# Goggles



## Guest (Jan 4, 2007)

Reako10 said:


> What are the top brands? Heard some things for SPY and OAKLEY, just not too sure which road to go down. Thanks for any help!!


i use electrics


----------



## vanish217 (Jan 1, 2007)

dragon
smith
anon
von zipper
IS

some others to think of as well
i rock the SPY


----------



## Guest (Jan 4, 2007)

I think I am going with Spy or Oakleys. I am guessing the higher the price the better right.
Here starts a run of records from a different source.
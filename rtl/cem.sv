// Comparison evaluation module (CEM): sets 1 to 4 of the comparator.
//
// Set 1 forms the equal and unequal flags of every bit pair. Set 2 chains the
// partition equality from the MSB partition down, giving each partition its
// enable and, at the end of the chain, AEB. Set 3 finds, inside the single
// enabled partition that holds the first unequal bit pair, whether A has the 1
// there, and set 4 folds that into one greater flag per partition. The final
// module then turns g and aeb into the three outputs.
//
// Interface: a, b (N bits) in; g (N/4 bits), aeb out.
// Timing: combinational; the longest path runs through the set 2 chain.
module cem
  import cmp_pkg::*;
#(
  parameter int unsigned N = 16
) (
  input  logic [N-1:0]          a,
  input  logic [N-1:0]          b,
  output logic [N/PART_W-1:0]   g,
  output logic                  aeb
);

  logic [N-1:0]        x, e, c_n;
  logic [N/PART_W-1:0] en;

  cem_set1 #(.N(N)) u_set1 (.a(a), .b(b), .x(x), .e(e));
  cem_set2 #(.N(N)) u_set2 (.e(e), .en(en), .aeb(aeb));
  cem_set3 #(.N(N)) u_set3 (.a(a), .x(x), .e(e), .en(en), .c_n(c_n));
  cem_set4 #(.N(N)) u_set4 (.c_n(c_n), .g(g));

endmodule : cem
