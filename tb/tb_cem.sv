// Self-checking testbench for cem (sets 1-4), N = 16.
// The reference finds the first unequal bit pair from the MSB with a plain
// loop: g must have only the bit of that bit's partition set, and only if A
// holds the 1 there; aeb must be 1 only for equal operands. Covers the worked
// example (g = 1000, aeb = 0) and every bit position as the deciding one.
module tb_cem;
  import cmp_tb_pkg::*;
  localparam int unsigned N = 16;
  localparam int unsigned P = N / 4;
  logic [N-1:0] a, b;
  logic [P-1:0] g;
  logic         aeb;
  int checks = 0, failures = 0;

  cem #(.N(N)) dut (.a(a), .b(b), .g(g), .aeb(aeb));

  initial begin : watchdog
    #1000000;
    failures++;
    $display("TB_RESULT checks=%0d failures=%0d", checks, failures);
    $finish;
  end

  task automatic check();
    logic [P-1:0] rg = '0;
    logic         req = 1'b1;
    for (int i = N - 1; i >= 0; i--) begin
      if (a[i] != b[i]) begin
        req = 1'b0;
        if (a[i]) rg[i/4] = 1'b1;
        break;
      end
    end
    checks++;
    if (g !== rg || aeb !== req) begin
      failures++;
      $display("FAIL a=%b b=%b g=%b (exp %b) aeb=%b (exp %b)", a, b, g, rg, aeb, req);
    end
  endtask

  initial begin
    a = 16'b1010101010101010;
    b = 16'b1001100110011001;
    #1 check();
    checks++;
    if (g !== 4'b1000) begin failures++; $display("FAIL worked example g=%b", g); end
    for (int t = 0; t < 4000; t++) begin
      int pos;
      pos = int'($urandom_range(N)) - 1;
      pair_gen#(N)::make(pos, bit'($urandom_range(1)), a, b);
      #1 check();
    end
    $display("TB_RESULT checks=%0d failures=%0d", checks, failures);
    $finish;
  end
endmodule : tb_cem
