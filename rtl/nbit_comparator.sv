// Scalable n-bit unsigned magnitude comparator.
//
// The comparator looks for the most significant unequal bit pair of A and B;
// the operand holding the 1 there is the greater one, and if no pair differs
// the operands are equal. Both operands are cut into 4-bit partitions. The
// comparison evaluation module (cem) computes per-bit equal/unequal flags,
// an MSB-first equality chain over the partitions, and one "A greater" flag
// per partition, of which at most one can be set because only the partition
// holding the first difference is enabled. The final module reduces these to
// the three outputs. N only changes the number of identical partitions, which
// is what makes the structure scalable.
//
// Interface: a, b (N bits, unsigned, bit N-1 is the MSB) in; agb (A > B),
// aeb (A = B), alb (A < B) out, exactly one of them 1.
// Timing: purely combinational, no clock and no reset.
//
// The default N = 16 is the size the design is worked through at; 24 and 64
// are other sizes it is reported at. Requiring N to be a multiple of 4 follows
// from the partitioning.
module nbit_comparator
  import cmp_pkg::*;
#(
  parameter int unsigned N = 16
) (
  input  logic [N-1:0] a,
  input  logic [N-1:0] b,
  output logic         agb,
  output logic         aeb,
  output logic         alb
);

  localparam int unsigned P = N / PART_W;

  logic [P-1:0] g;
  logic         aeb_cem;

  cem #(.N(N)) u_cem (
    .a  (a),
    .b  (b),
    .g  (g),
    .aeb(aeb_cem)
  );

  final_module #(.PARTS(P)) u_fm (
    .g     (g),
    .aeb_in(aeb_cem),
    .alb   (alb),
    .agb   (agb),
    .aeb   (aeb)
  );

  // The outputs are one-hot for every input pair.
  always_comb begin
    assert ($onehot({agb, aeb, alb}))
      else $error("nbit_comparator: outputs not one-hot");
  end

endmodule : nbit_comparator
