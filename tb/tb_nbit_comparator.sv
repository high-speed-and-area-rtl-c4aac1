// End-to-end testbench for nbit_comparator at its default size (N = 16).
//
// The reference is SystemVerilog's own unsigned comparison of the operands.
// Stimulus: the two operand examples worked through for the design
// (36354 vs 1025, and 1010... vs 1001...), the extremes, and random pairs
// whose deciding bit is placed at every position in both directions, plus
// equal pairs. The testbench counts how often each mechanism of the design
// fired and fails if one never did:
//   - AEB through the full equality chain,
//   - AGB decided by each partition, ALB decided by each partition,
//   - a decision in a higher partition overriding a lower partition that
//     would have decided the other way (the enable masking of set 2/3).
// The comparator is combinational, so each result is checked 1 time unit
// after the inputs change (zero-cycle latency).
module tb_nbit_comparator;
  import cmp_tb_pkg::*;
  localparam int unsigned N = 16;
  localparam int unsigned P = N / 4;
  logic [N-1:0] a, b;
  logic agb, aeb, alb;
  int checks = 0, failures = 0;
  int n_eq = 0, n_mask = 0;
  int n_gt [P];
  int n_lt [P];

  nbit_comparator dut (.a(a), .b(b), .agb(agb), .aeb(aeb), .alb(alb));

  initial begin : watchdog
    #10000000;
    failures++;
    $display("TB_RESULT checks=%0d failures=%0d", checks, failures);
    $finish;
  end

  // True when some partition below the deciding one, taken on its own,
  // would give the opposite answer.
  function automatic bit masked_case(int pos, bit a_wins);
    for (int k = pos / 4 - 1; k >= 0; k--) begin
      logic [3:0] pa = a[k*4 +: 4], pb = b[k*4 +: 4];
      if (pa != pb) return a_wins ? (pa < pb) : (pa > pb);
    end
    return 1'b0;
  endfunction

  task automatic check();
    logic exp_gt = (a > b), exp_eq = (a == b), exp_lt = (a < b);
    int pos = -1;
    #1;
    checks++;
    if ({agb, aeb, alb} !== {exp_gt, exp_eq, exp_lt}) begin
      failures++;
      $display("FAIL a=%h b=%h -> agb=%b aeb=%b alb=%b", a, b, agb, aeb, alb);
    end
    for (int i = N - 1; i >= 0; i--) if (a[i] != b[i]) begin pos = i; break; end
    if (pos < 0) n_eq++;
    else begin
      if (exp_gt) n_gt[pos/4]++; else n_lt[pos/4]++;
      if (masked_case(pos, exp_gt)) n_mask++;
    end
  endtask

  initial begin
    foreach (n_gt[k]) begin n_gt[k] = 0; n_lt[k] = 0; end
    // Operand pair of the MSB-first comparison example.
    a = 16'd36354; b = 16'd1025; check();
    if (agb !== 1'b1) begin failures++; $display("FAIL 36354 > 1025"); end
    // Operand pair of the five-set walk-through: A > B.
    a = 16'b1010101010101010; b = 16'b1001100110011001; check();
    if (agb !== 1'b1) begin failures++; $display("FAIL walk-through pair"); end
    a = '0; b = '0; check();
    a = '1; b = '1; check();
    a = '1; b = '0; check();
    a = '0; b = '1; check();
    a = 16'h8000; b = 16'h7FFF; check();
    a = 16'h0000; b = 16'h0001; check();
    for (int t = 0; t < 50000; t++) begin
      int pos;
      pos = int'($urandom_range(N)) - 1;
      pair_gen#(N)::make(pos, bit'($urandom_range(1)), a, b);
      check();
    end
    for (int t = 0; t < 50000; t++) begin
      a = N'($urandom); b = N'($urandom);
      check();
    end
    $display("mechanisms: equal=%0d masked=%0d", n_eq, n_mask);
    checks++;
    if (n_eq == 0 || n_mask == 0) begin failures++; $display("FAIL mechanism never exercised"); end
    for (int k = 0; k < P; k++) begin
      $display("partition %0d decided: agb=%0d alb=%0d", k, n_gt[k], n_lt[k]);
      checks++;
      if (n_gt[k] == 0 || n_lt[k] == 0) begin
        failures++;
        $display("FAIL partition %0d never decided both ways", k);
      end
    end
    $display("TB_RESULT checks=%0d failures=%0d", checks, failures);
    $finish;
  end
endmodule : tb_nbit_comparator
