// Checker for one size of nbit_comparator, used by tb_comparator_workloads.
//
// Instantiates the comparator with N bits and applies TRIALS operand pairs
// whose deciding bit is spread over all positions (and equal pairs), plus
// all-zero / all-one extremes. Each result is compared with SystemVerilog's
// unsigned comparison. Also checks that every partition decided at least once
// in each direction. Reports its counts on its ports and raises done.
module cmp_size_check
  import cmp_tb_pkg::*;
#(
  parameter int unsigned N      = 16,
  parameter int unsigned TRIALS = 20000
) (
  output int checks,
  output int failures,
  output bit done
);
  localparam int unsigned P = N / 4;
  logic [N-1:0] a, b;
  logic agb, aeb, alb;
  int n_gt [P];
  int n_lt [P];
  int n_eq;

  nbit_comparator #(.N(N)) dut (.a(a), .b(b), .agb(agb), .aeb(aeb), .alb(alb));

  task automatic check();
    int pos;
    #1;
    checks++;
    if ({agb, aeb, alb} !== {a > b, a == b, a < b}) begin
      failures++;
      $display("FAIL N=%0d a=%h b=%h -> agb=%b aeb=%b alb=%b", N, a, b, agb, aeb, alb);
    end
    pos = -1;
    for (int i = N - 1; i >= 0; i--) if (a[i] != b[i]) begin pos = i; break; end
    if (pos < 0) n_eq++;
    else if (a > b) n_gt[pos/4]++;
    else n_lt[pos/4]++;
  endtask

  initial begin
    checks = 0; failures = 0; done = 1'b0; n_eq = 0;
    foreach (n_gt[k]) begin n_gt[k] = 0; n_lt[k] = 0; end
    a = '0; b = '0; check();
    a = '1; b = '0; check();
    a = '0; b = '1; check();
    a = '1; b = '1; check();
    for (int t = 0; t < int'(TRIALS); t++) begin
      int pos;
      pos = int'($urandom_range(N)) - 1;
      pair_gen#(N)::make(pos, bit'($urandom_range(1)), a, b);
      check();
    end
    checks++;
    if (n_eq == 0) begin failures++; $display("FAIL N=%0d: no equal pair", N); end
    for (int k = 0; k < int'(P); k++) begin
      checks++;
      if (n_gt[k] == 0 || n_lt[k] == 0) begin
        failures++;
        $display("FAIL N=%0d: partition %0d not decided both ways", N, k);
      end
    end
    $display("N=%0d: %0d checks, %0d failures", N, checks, failures);
    done = 1'b1;
  end
endmodule : cmp_size_check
Now I need to try some on to see which fit the best.


----------



## KIRKWOOD-$LUT (Dec 16, 2006)

smith 
anon sux, scratch very easily
oak is fine
it matters what fits your face


----------



## Guest (Jan 8, 2007)

^^agree with kirk

yeah i use spy but i mean its pretty much whatever you want or what fits there aren't all that many fakies, i believe all goggle brands that have been posted are all good choices, whatever fits your face and wallet will work!!


----------



## Guest (Jan 9, 2007)

sr20detfreak said:


> ^^agree with kirk
> 
> yeah i use spy but i mean its pretty much whatever you want or what fits there aren't all that many fakies, i believe all goggle brands that have been posted are all good choices, whatever fits your face and wallet will work!!


yea i used some smiths...cheapo low end model for the first 6-7 years of boarding...then i got a job and now i love my electrics


----------